The carpa was most active in the Southwestern United States, performing in California, New Mexico, Arizona, and Texas. While there were other Mexican carpas, La Carpa García is historically recognized as one of the more popular and long-standing Mexican tent shows from the first half of the 20th century. It has been mentioned in several scholarly publications was featured prominently at Hertzberg Circus Museum in San Antonio, Texas from 1998 - 2002.

==History==
The original touring company led by Manuel V. García and his family, began operations in San Antonio in 1914. Manuel and Teresa's children were very active in the circus and all had character roles or dancing parts in the show. Their son, Manolo, was a gifted musician who often served as ringmaster. Another son, Rodolfo, created a popular comedic character, Don Fito, who charmed audiences. Daughters Aida, Consuelo, Gilberta, Esperanza, and Esther, were beautiful and talented ladies who all danced and performed trapeze acts and other acrobatic feats. Others performers participated in popular and traditional dance numbers, contortionist acts, and magic shows. Their spouses and children also performed patriotic songs to rally the crowds during World Wars I and II.

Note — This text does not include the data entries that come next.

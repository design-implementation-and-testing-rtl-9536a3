// x_dec: row decoder of one array section.
//
// Selects one of the section's 12 data wordlines from the pre-decoded
// minterms: wordline w = 4*j + i is driven when pb[j], pa[i] and the
// section enable are all high.  Row LSB values 12..15 name no wordline and
// select nothing.  In the chip the output drives a boosted wordline driver;
// here a wordline is a plain logic level.
//
// Interface: en (section enable from x_enable_dec, carries the XDEC_EN
// timing), pa[3:0], pb[3:0] -> wl[11:0].  Purely combinational.
// Even wordlines reach cells on true sub-bitlines, odd ones cells on
// complement sub-bitlines; that distinction is made in the array, not here.
module x_dec
  import mldram_pkg::*;
(
  input  logic                      en,
  input  logic [3:0]                pa,
  input  logic [3:0]                pb,
  output logic [WL_PER_SECTION-1:0] wl
);

  always_comb begin
    for (int unsigned w = 0; w < WL_PER_SECTION; w++) begin
      wl[w] = en && pb[w / 4] && pa[w % 4];
    end
  end

endmodule
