// tb_x_dec: exhaustive check of one section's row decoder.  The testbench
// builds the minterm inputs itself; for each 4-bit row address exactly
// wordline "address" must rise when enabled (none for 12..15, none when the
// section is not enabled).
module tb_x_dec;
  logic        en = 0;
  logic [3:0]  pa = '0, pb = '0;
  logic [11:0] wl;
  int checks = 0, failures = 0;

  x_dec dut (.en(en), .pa(pa), .pb(pb), .wl(wl));

  initial begin
    #100000;
    failures++;
    $display("FAIL: watchdog");
    $display("TB_RESULT checks=%0d failures=%0d", checks, failures);
    $finish;
  end

  initial begin
    logic [11:0] want;
    for (int e = 0; e < 2; e++)
      for (int i = 0; i < 16; i++) begin
        en = e[0];
        pa = '0; pa[i % 4] = 1'b1;
        pb = '0; pb[i / 4] = 1'b1;
        #1;
        want = (e == 1 && i < 12) ? (12'd1 << i) : 12'd0;
        checks++;
        if (wl !== want) begin failures++; $display("FAIL: en=%0d a=%0d wl=%b want %b", e, i, wl, want); end
      end
    $display("TB_RESULT checks=%0d failures=%0d", checks, failures);
    $finish;
  end
endmodule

Some members of the troupe also performed with other carpas, including Cubana and Monsiváis, as families became connected through marriage. After La Carpa Garcia disbanded, Rodolfo often portrayed Don Fito for sketches in and around San Antonio with other local comedians such as Pedro Gonzalez-Gonzalez, and Detective Correone. Manolo García became a bandleader and played in nightclubs and events in the city. He later joined other bands such as Sonora Estrella and the San Antonio policeman's band.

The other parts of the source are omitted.